Publication | Open Access
New constraints on the chemical evolution of the solar neighbourhood and Galactic disc(s)
794
Citations
124
References
2011
Year
The study re‑analyses the Geneva‑Copenhagen survey using improved infrared‑flux temperatures and a refined metallicity scale to enable more accurate age determinations and a first‑time alpha‑element proxy for dissecting the thin and thick discs. The authors calibrate metallicities against high‑resolution spectroscopy and open clusters, match the new scales to theoretical isochrones for Bayesian age analysis, and derive an alpha proxy from Stromgren photometry. Compared to earlier work, the revised sample shows stars that are on average 100 K hotter and 0.1 dex more metal‑rich, shifting the metallicity distribution peak to the solar value, and reveals an old, mildly alpha‑enhanced thick‑disc population extending to super‑solar metallicities, providing the largest unbiased dataset for constraining Milky Way disc evolution.

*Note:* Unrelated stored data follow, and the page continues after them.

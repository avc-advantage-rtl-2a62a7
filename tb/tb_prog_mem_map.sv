// Self-checking testbench for prog_mem_map.
// Three behavioural EPROMs return a byte that encodes chip and address
// (chip*0x40 ^ addr[15:8] ^ addr[7:0]), so every mapping can be predicted.
// Checks the fixed lower window, the reset (unmapped) state, all EPROM and
// SRAM map codes, SRAM write/read and the no-effect of EPROM writes.
module tb_prog_mem_map;
  import avc_pkg::*;
  logic clk = 1'b0, rst_n = 1'b0;
  bus_req_t req;
  bus_rsp_t rsp;
  logic [2:0] eprom_cs;
  logic [15:0] eprom_addr;
  logic [2:0][7:0] eprom_data;
  int checks = 0, failures = 0;

  prog_mem_map dut (.*);

  always #5 clk = ~clk;

  function automatic logic [7:0] rom(int chip, logic [15:0] a);
    return 8'(chip * 8'h40) ^ a[15:8] ^ a[7:0];
  endfunction
  always_comb
    for (int i = 0; i < 3; i++) eprom_data[i] = rom(i, eprom_addr);

  task automatic idle(); req = '0; endtask
  task automatic out(logic [7:0] port, logic [7:0] v);
    req = '0; req.iorq = 1; req.wr = 1; req.addr = {8'h00, port}; req.wdata = v;
    @(posedge clk); #1 idle();
  endtask
  task automatic mwr(logic [15:0] a, logic [7:0] v);
    req = '0; req.mreq = 1; req.wr = 1; req.addr = a; req.wdata = v;
    @(posedge clk); #1 idle();
  endtask
  task automatic mrd(logic [15:0] a, output logic [7:0] v);
    req = '0; req.mreq = 1; req.rd = 1; req.addr = a;
    @(posedge clk); #1 idle();
    v = rsp.data;
    if (!rsp.hit) begin failures++; $display("no hit at %h", a); end
  endtask
  task automatic check(logic [15:0] a, logic [7:0] exp);
    logic [7:0] v;
    mrd(a, v);
    checks++;
    if (v !== exp) begin failures++; $display("FAIL rd %h got %h exp %h", a, v, exp); end
  endtask

  initial begin
    #200000; failures++; $display("watchdog expired");
    $display("TB_RESULT checks=%0d failures=%0d", checks, failures); $finish;
  end

  initial begin
    idle();
    repeat (3) @(posedge clk); #1 rst_n = 1;
    // fixed window: EPROM 1, first 16 KB
    check(16'h0000, rom(0, 16'h0000));
    check(16'h1234, rom(0, 16'h1234));
    check(16'h3FFF, rom(0, 16'h3FFF));
    // initially unmapped
    check(16'h4000, 8'hFF);
    check(16'h7ABC, 8'hFF);
    // EPROM codes
    for (int chip = 0; chip < 3; chip++)
      for (int reg2 = 0; reg2 < 4; reg2++) begin
        logic [7:0] code;
        logic [15:0] base;
        code = {4'(1 << chip), 2'b10, 2'(reg2)};
        base = {~2'(reg2), 14'h0};
        out(8'h01, code);
        check(16'h4000, rom(chip, base));
        check(16'h5A5A, rom(chip, base | 16'h1A5A));
        check(16'h0100, rom(0, 16'h0100));
      end
    // writes to EPROM window have no effect on later reads
    mwr(16'h4321, 8'h00);
    check(16'h4321, rom(2, 16'h0321));
    // SRAM, both halves
    out(8'h01, 8'h81);
    mwr(16'h4000, 8'h11); mwr(16'h7FFF, 8'h22);
    out(8'h01, 8'h8E);   // SRAM region 0x4000 (X bits set)
    mwr(16'h4000, 8'h33); mwr(16'h7FFF, 8'h44);
    check(16'h4000, 8'h33); check(16'h7FFF, 8'h44);
    out(8'h01, 8'h8F);
    check(16'h4000, 8'h11); check(16'h7FFF, 8'h22);
    // back to unmapped: writes ignored, reads 0xFF
    out(8'h01, 8'h07);
    mwr(16'h4000, 8'h55);
    check(16'h4000, 8'hFF);
    out(8'h01, 8'h81);
    check(16'h4000, 8'h11);
    // lower window never reaches SRAM
    mwr(16'h0000, 8'h99);
    check(16'h0000, rom(0, 16'h0000));
    $display("TB_RESULT checks=%0d failures=%0d", checks, failures);
    $finish;
  end
endmodule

We present a re-analysis of the Geneva-Copenhagen survey, which benefits from the infrared flux method to improve the accuracy of the derived stellar effective temperatures and uses the latter to build a consistent and improved metallicity scale. Metallicities are calibrated on high-resolution spectroscopy and checked against four open clusters and a moving group, showing excellent consistency. The new temperature and metallicity scales provide a better match to theoretical isochrones, which are used for a Bayesian analysis of stellar ages. With respect to previous analyses, our stars are on average 100 K hotter and 0.1 dex more metal rich, which shift the peak of the metallicity distribution function around the solar value. From Stromgren photometry we are able to derive for the first time a proxy for alpha elements, which enables us to perform a tentative dissection of the chemical thin and thick disc. We find evidence for the latter being composed of an old, mildly but systematically alpha-enhanced population that extends to super solar metallicities, in agreement with spectroscopic studies. Our revision offers the largest existing kinematically unbiased sample of the solar neighbourhood that contains full information on kinematics, metallicities, and ages and thus provides better constraints on the physical processes relevant in the build-up of the Milky Way disc, enabling a better understanding of the Sun in a Galactic context.